Korzystając z okazji, że Kubuś jeszcze śpi, wklejam opis mojego porodu. Sorki za długość, ale mnie wzięło na wygadanie się.
Piątek, 3 stycznia
Od rana nic nie zapowiadało „wielkiego wydarzenia”. Czułam się tak jak zwykle w ostatnim miesiącu-siostra zgaga, braciszek ból, kuzyni obrzęki i krewny zaparcie. Kubuś ruszał się w brzuchu jak szalony, kopał boleśnie, nawet wieczorem skarżyłam się do mamy, że mam już tej ciąży serdecznie dosyć i chcę już rodzić, a tu nic się nie dzieje. Włosy miałam nieumyte, nogi nie golone od 4 dni, futrzak intymny też w pełnej krasie (mój małż uprzejmie mi doniósł, że „zarosłam jak Yeti”, sama zobaczyć nie mogłam ), ale stwierdziłam, że będę pastwić się nad własną higieną w sobotę, bo dzisiaj już mi się nie chce. I padłam spać, co nieco tylko umywszy podwozie.
Sobota, 4 stycznia
g. 4:15. Obudziłam się nagle, z pełnym przekonaniem, że mi się chce siku.

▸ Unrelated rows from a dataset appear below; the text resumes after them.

// dwt_top: folded three-level Daubechies 4-tap discrete wavelet transform
// on a two-stage QMF lattice.
//
// One input sample u_in is taken every clock cycle. A single lattice, the
// data format converter (DFC), the first stage PE0 (coefficient K1), the
// delay control unit (DCU) and the second stage PE1 (coefficient K2), is
// shared by all three levels: level 1 is computed in even cycles, level 2
// in cycles n = 4l+1, level 3 in cycles n = 8l+3, and cycle n = 8l+7 is
// idle. The low-pass result of each level is fed back into the DFC, which
// supplies it as input data to the next level.
//
//   u_in -> DFC -> PE0(K1) --upper---------------> PE1(K2) -> high-pass W_j
//                         \--lower-> DCU (2^j) -->/        -> low-pass  S_j --+
//            ^-------------------------------------------------------------+
//
// With x0 = newest and x3 = oldest of four consecutive level-(j-1) samples
// (x = u for level 1) the two results are
//   S = K2*x0 - K1*K2*x1 + K1*x2 + x3      (a multiple of the D4 low-pass)
//   W = x0 - K1*x1 - K1*K2*x2 - K2*x3       (a multiple of the D4 high-pass)
// Both carry the lattice gain (about -4*(1+sqrt(3)) against the unit-DC-gain
// Daubechies filter); it is not removed, so each level grows the word by
// about 3.5 bits. The 8-bit input, sign-extended into the 20-bit datapath,
// leaves room for three levels.
//
// Interface: all outputs are registered, one cycle after the cycle that
// computes them. out_valid marks a result, out_level tells its level
// (1..3); out_level = 3 also marks low_out as the final approximation S3.
// Per 8 input samples there are 4 level-1, 2 level-2 and 1 level-3 result.
// rst_n is an active-low synchronous reset; it clears all history (the
// signal is taken as zero before the first sample) and restarts the
// schedule at n = 0 with the first sample after reset.
//
// The structure, the schedule and the coefficients follow the published
// design; the input width, the coefficient format, the truncating
// multipliers, the output registers and the reset are this design's choices.
module dwt_top
  import dwt_pkg::*;
#(
  parameter int unsigned IN_W = 8
) (
  input  logic                   clk,
  input  logic                   rst_n,
  input  logic signed [IN_W-1:0] u_in,
  output logic                   out_valid,
  output logic [LW-1:0]          out_level,
  output logic signed [DW-1:0]   low_out,
  output logic signed [DW-1:0]   high_out
);

  level_t      level;
  logic        second;
  word_t       u_ext, xu, xl, u1, l1, l1d, w_high, s_low;

  assign u_ext = word_t'(u_in);

  dwt_ctrl u_ctrl (
    .clk, .rst_n, .n(), .level, .second
  );

  dwt_dfc u_dfc (
    .clk, .rst_n, .level, .second,
    .u (u_ext), .fb(s_low), .xu, .xl
  );

  lattice_pe #(.K(K1)) u_pe0 (
    .xu, .xl, .yu(u1), .yl(l1)
  );

  dwt_dcu u_dcu (
    .clk, .rst_n, .level, .d(l1), .q(l1d)
  );

  lattice_pe #(.K(K2)) u_pe1 (
    .xu(u1), .xl(l1d), .yu(w_high), .yl(s_low)
  );

  always_ff @(posedge clk) begin
    if (!rst_n) begin
      out_valid <= 1'b0;
      out_level <= '0;
      low_out   <= '0;
      high_out  <= '0;
    end else begin
      out_valid <= (level != LEVEL_IDLE);
      out_level <= level;
      low_out   <= s_low;
      high_out  <= w_high;
    end
  end

  // A result is flagged valid exactly when it carries a level number.
  assert property (@(posedge clk) disable iff (!rst_n)
                   out_valid == (out_level != '0));

endmodule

Ze względu, iż zerwanie się z wyrka groziło mi niemal kalectwem z powodu bólu spojenia, zaczęłam powoli się wygrzebywać z piernatów i nagle poczułam, że jest mi coś „bardziej mokro”. Wstałam z łóżka i… już wiedziałam-zaczyna się!!! Powoli czołgałam się w stronę łazienki (całe 5 metrów od łóżka), zostawiając za sobą mokrą ścieżkę. Nic mnie nie bolało, zero stresu, raczej radość, że nareszcie koniec udręk (ha,ha,ha-tylko ja mogłam być do tego stopnia głupia…). W łazience przyjrzałam się wkładce-wody były czyste. Co więc Ewunia postanowiła zrobić?! Umyłam głowę, nałożyłam odżywkę, wysuszyłam łeb i zabrałam się za futrzaną czystkę. Nogi udało się zrobić prawie bez trudności, niestety, podwozie stawiło opór, wpadłam więc w furię i trzebiłam „na ślepo”, że się nie zarżnęłam, dzisiaj się sama dziwię… Wzięłam prysznic, długi, bo było mi zimno, piec miał się włączyć dopiero o 6.

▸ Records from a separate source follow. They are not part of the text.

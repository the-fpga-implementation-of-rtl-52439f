// dwt_top_tb: end-to-end test of the folded three-level D4 lattice DWT.
//
// Runs the top level at its default parameters, twice: a first run of 301
// random samples is cut off by a reset in the middle of the 8-cycle
// schedule period, and the second run must then behave as if every
// register had been cleared. The second run's input is a mix of
// signal classes: random full-range 8-bit samples, a long run of the
// largest positive sample (DC; the lattice gain is largest there), an
// alternating +127/-128 sequence (the highest frequency), a single
// impulse and a slow ramp, followed by zeros to flush the last level.
//
// Reference: the transform is recomputed level by level, without any
// folding, registers or schedule: each level is a plain two-stage lattice
// run over the decimated low-pass sequence of the level before it, with
// the same 20-bit word, the same Q3.5 coefficients and floor-truncated
// products, in 64-bit integer arithmetic. Every cycle the testbench
// checks out_valid and out_level against the schedule (level 1 for even
// n, 2 for n = 4l+1, 3 for n = 8l+3, none for n = 8l+7, all one cycle
// later at the registered outputs) and, for a valid cycle, both results
// bit-exactly. Level-1 results are also compared with the ideal
// Daubechies 4-tap filters in real arithmetic, scaled by the lattice gain,
// within a bound made of the coefficient rounding and the truncations.
// The number of results per level (N/2, N/4, N/8) is checked, and each
// mechanism (the three levels, the idle slot, the feedback through the
// DFC, the three DCU delays) must have occurred at least once.
module dwt_top_tb;
  import dwt_pkg::*;

  localparam int N     = 2048;         // samples of signal
  localparam int TOTAL = N + 16;       // plus zeros to flush level 3
  localparam int PHASE_A = 301;        // samples before the mid-stream reset

  logic clk = 0, rst_n = 0;
  logic signed [7:0] u_in;
  logic out_valid;
  logic [LW-1:0] out_level;
  logic signed [DW-1:0] low_out, high_out;

  int checks = 0, failures = 0;

  dwt_top dut (.clk, .rst_n, .u_in, .out_valid, .out_level, .low_out, .high_out);

  always #5 clk = ~clk;

  // ---------------------------------------------------------------- model
  longint u[TOTAL];
  longint s[4][$];   // s[0] = input, s[j] = low-pass of level j
  longint w[4][$];   // high-pass of level j

  function automatic longint wrap(longint v);
    longint m = v & ((longint'(1) << DW) - 1);
    if (m >= (longint'(1) << (DW - 1))) m -= (longint'(1) << DW);
    return m;
  endfunction

  function automatic longint mulq(longint a, longint b);
    return wrap((a * b) >>> CFRAC);
  endfunction

  task automatic run_level(int j);
    longint lprev = 0;
    longint k1 = longint'(K1), k2 = longint'(K2);
    for (int l = 0; 2 * l < s[j-1].size(); l++) begin
      longint a, b, u1, l1;
      a = s[j-1][2*l];
      b = (l == 0) ? 0 : s[j-1][2*l-1];
      u1 = wrap(a - mulq(b, k1));
      l1 = wrap(b + mulq(a, k1));
      w[j].push_back(wrap(u1 - mulq(lprev, k2)));
      s[j].push_back(wrap(lprev + mulq(u1, k2)));
      lprev = l1;
    end
  endtask

  // ideal level-1 results: lattice gain times the D4 filters of the design
  task automatic check_ideal(int l, longint hw_low, longint hw_high);
    real r3, g, k1q, k2q, x[4], hq[4], he[4], gq[4], ge[4];
    real ideal_l, ideal_h, tol_l, tol_h;
    r3 = $sqrt(3.0);
    g = -4.0 * (1.0 + r3);
    k1q = real'(K1) / real'(1 << CFRAC);
    k2q = real'(K2) / real'(1 << CFRAC);
    for (int k = 0; k < 4; k++) x[k] = (2*l - k < 0) ? 0.0 : real'(u[2*l - k]);
    he = '{g*(1+r3)/8, g*(3+r3)/8, g*(3-r3)/8, g*(1-r3)/8};
    ge = '{g*(1-r3)/8, -g*(3-r3)/8, g*(3+r3)/8, -g*(1+r3)/8};
    hq = '{k2q, -k1q*k2q, k1q, 1.0};
    gq = '{1.0, -k1q, -k1q*k2q, -k2q};
    ideal_l = 0; ideal_h = 0; tol_l = 8; tol_h = 8;
    for (int k = 0; k < 4; k++) begin
      ideal_l += he[k] * x[k];
      ideal_h += ge[k] * x[k];
      tol_l += ((hq[k] > he[k]) ? hq[k] - he[k] : he[k] - hq[k]) * ((x[k] < 0) ? -x[k] : x[k]);
      tol_h += ((gq[k] > ge[k]) ? gq[k] - ge[k] : ge[k] - gq[k]) * ((x[k] < 0) ? -x[k] : x[k]);
    end
    checks++;
    if ((real'(hw_low) - ideal_l > tol_l) || (ideal_l - real'(hw_low) > tol_l) ||
        (real'(hw_high) - ideal_h > tol_h) || (ideal_h - real'(hw_high) > tol_h)) begin
      failures++;
      $display("FAIL ideal l=%0d low=%0d (%f) high=%0d (%f)", l, hw_low, ideal_l, hw_high, ideal_h);
    end
  endtask

  // ----------------------------------------------------------- stimulus
  // Phase A: random samples, cut short by a reset in the middle of the
  // schedule period. Phase B: the signal classes listed above, then zeros.
  task automatic make_stimulus(bit phase_b, int len);
    for (int t = 0; t < len; t++) begin
      if (!phase_b)                u[t] = longint'($signed(8'($urandom)));
      else if (t >= N)             u[t] = 0;
      else if (t < 1024)           u[t] = longint'($signed(8'($urandom)));
      else if (t < 1280)           u[t] = 127;
      else if (t < 1536)           u[t] = (t % 2 == 0) ? 127 : -128;
      else if (t < 1792)           u[t] = (t == 1600) ? -128 : 0;
      else                         u[t] = longint'(t - 1792) / 2 - 64;
    end
    for (int j = 0; j <= 3; j++) begin
      s[j].delete();
      w[j].delete();
    end
    for (int t = 0; t < len; t++) s[0].push_back(u[t]);
    for (int j = 1; j <= 3; j++) run_level(j);
  endtask

  // ------------------------------------------------------------ watchdog
  initial begin
    repeat (TOTAL + PHASE_A + 200) @(posedge clk);
    failures++;
    $display("watchdog expired");
    $display("TB_RESULT checks=%0d failures=%0d", checks, failures);
    $finish;
  end

  // --------------------------------------------------------------- drive
  int n_res[4] = '{0, 0, 0, 0};   // [0] counts idle slots
  int n_fb = 0, n_large = 0, n_resets = 0;

  // Drive u[0..len-1] from reset release on and check every result. On
  // return the last result has been checked and the clock is low.
  task automatic run_phase(int len);
    int cnt[4] = '{0, 0, 0, 0};
    rst_n = 1;
    for (int t = 0; t <= len; t++) begin
      // outputs now show what cycle t-1 computed
      if (t >= 1) begin
        int c, j, k;
        c = t - 1;
        if (c % 2 == 0) j = 1;
        else if (c % 4 == 1) j = 2;
        else if (c % 8 == 3) j = 3;
        else j = 0;
        checks++;
        if (out_valid !== (j != 0) || (j != 0 && int'(out_level) != j)) begin
          failures++;
          $display("FAIL cycle %0d: valid=%0d level=%0d expected level %0d", c, out_valid, out_level, j);
        end
        cnt[j]++;
        if (j != 0) begin
          k = (c - ((1 << (j - 1)) - 1)) >> j;
          checks++;
          if (longint'(low_out) != s[j][k] || longint'(high_out) != w[j][k]) begin
            failures++;
            $display("FAIL level %0d index %0d: low=%0d high=%0d expected %0d %0d",
                     j, k, low_out, high_out, s[j][k], w[j][k]);
          end
          if (j == 1) check_ideal(k, longint'(low_out), longint'(high_out));
          if (j >= 2) n_fb++;
          if (low_out > 100000 || low_out < -100000) n_large++;
        end
      end
      if (t < len) begin
        u_in = 8'(u[t]);
        @(negedge clk);
      end
    end
    // rate: every level delivers its share of results
    checks++;
    if (cnt[1] != (len + 1) / 2 || cnt[2] != (len + 2) / 4 || cnt[3] != (len + 4) / 8) begin
      failures++;
      $display("FAIL result counts %0d %0d %0d over %0d cycles", cnt[1], cnt[2], cnt[3], len);
    end
    for (int j = 0; j <= 3; j++) n_res[j] += cnt[j];
  endtask

  task automatic reset_now();
    rst_n = 0;
    u_in = 8'($urandom);
    repeat (2) @(negedge clk);
    checks++;
    if (out_valid !== 1'b0) begin
      failures++;
      $display("FAIL out_valid set during reset");
    end
    n_resets++;
  endtask

  initial begin
    u_in = '0;
    repeat (3) @(posedge clk);
    @(negedge clk);
    reset_now();
    // phase A, stopped mid-stream (PHASE_A is not a multiple of 8)
    make_stimulus(0, PHASE_A);
    run_phase(PHASE_A);
    // reset with history in every register: phase B must start from zero
    reset_now();
    make_stimulus(1, TOTAL);
    run_phase(TOTAL);
    // every mechanism must have happened
    for (int j = 0; j <= 3; j++) begin
      checks++;
      if (n_res[j] == 0) begin
        failures++;
        $display("FAIL mechanism never seen: %s %0d", j == 0 ? "idle slot" : "level", j);
      end
    end
    checks++;
    if (n_fb == 0 || n_large == 0 || n_resets < 2) begin
      failures++;
      $display("FAIL feedback results %0d, large results %0d, resets %0d", n_fb, n_large, n_resets);
    end
    $display("level-1 results %0d (DCU 2-cycle delay), level-2 %0d (DCU 4-cycle delay), level-3 %0d (DCU 8-cycle delay)",
             n_res[1], n_res[2], n_res[3]);
    $display("idle slots %0d, results fed from the DFC feedback %0d, results beyond +-100000 %0d, resets %0d",
             n_res[0], n_fb, n_large, n_resets);
    $display("TB_RESULT checks=%0d failures=%0d", checks, failures);
    $finish;
  end
endmodule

g. 5:30. Zakończyłam czynności toaletowe i postanowiłam obudzić męża. Ocknął się dość szybko i ze stoickim spokojem zapytał „jedziemy?”. Za to go kocham, ja w międzyczasie zaczęłam już wpadać w panikę, bo na wkładce pokazały się krwawe smugi, więc zaczęło mną telepać ze strachu.
g. 5:45. Zadzwoniłam do mamy, żeby przyjechała do Wiktorii.

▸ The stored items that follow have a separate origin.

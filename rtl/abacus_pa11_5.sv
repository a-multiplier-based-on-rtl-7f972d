// abacus_pa11_5 -- three digits and two carries to one digit and two carries.
//
// X + Y + Z + Cin1 + Cin2 of one weight (eleven input beads) becomes three
// beads S of that weight and two carry beads Cout1, Cout2 of weight 4 (five
// output beads). Two PA7_4 cells in a row: the first adds X, Y and Cin1, the
// second adds Z, the first one's digit and Cin2. Each cell emits its own
// carry, so no carry has to be merged. Structure as in the paper's PA11_5
// block diagram. Within a converter X carries at most two beads, which keeps
// every intermediate sum inside the range of the PA7_4 cells.
//
// Interface: x, y, z = three-bead digits, cin1, cin2, s = S2S1S0, cout1, cout2.
// Timing: combinational, two PA7_4 cells deep.
module abacus_pa11_5
  import abacus_pkg::*;
(
  input  bead3_t x,
  input  bead3_t y,
  input  bead3_t z,
  input  logic   cin1,
  input  logic   cin2,
  output bead3_t s,
  output logic   cout1,
  output logic   cout2
);

  bead3_t s_first;

  abacus_pa7_4 u_first  (.x(x), .y(y), .cin(cin1), .s(s_first), .cout(cout1));
  abacus_pa7_4 u_second (.x(z), .y(s_first), .cin(cin2), .s(s), .cout(cout2));

endmodule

g. 6:20. Wyruszyliśmy do szpitala.
g. 6:45. Dotarłam na IP, siedziała super położna, powiedziałam, że odpłynęły mi wody i leją się nadal, z krwawymi smugami. Obejrzała wkładkę, powiedziała, że prawidłowo, nic złego się nie dzieje. Lekarz dyżurny miał akurat pilną cesarkę, więc w międzyczasie podłączyła mnie do ktg. Przyszła druga położna (też świetna), okazało się, że na ktg skurcze na poziomie 10-15%. Myślałam, że będę walić głową o ścianę, miałam bowiem nadzieję na tak szybką akcję, żeby na cc było za późno. Potem przyszedł pan dr, młody i baaardzo przystojny, sprawdził na samolocie, że rozwarcie jest na palec, więc przede mną będą 4 inne cc, ja byłam dopiero 5 w kolejce. Normalnie załamka, myślałam, że tam padnę z pragnienia (okropnie chciało mi się pić). Wypełniłam wszystkie papiery, zostałam uszczęśliwiona wiadomością, że nie ma miejsca i będę leżała na korytarzu (co przeżyjemy to nasze!) oraz natychmiast potem drugą wiadomością, że porodówka jest na drugim piętrze, a winda jest zepsuta (normalnie szał ciał i uprzęży!).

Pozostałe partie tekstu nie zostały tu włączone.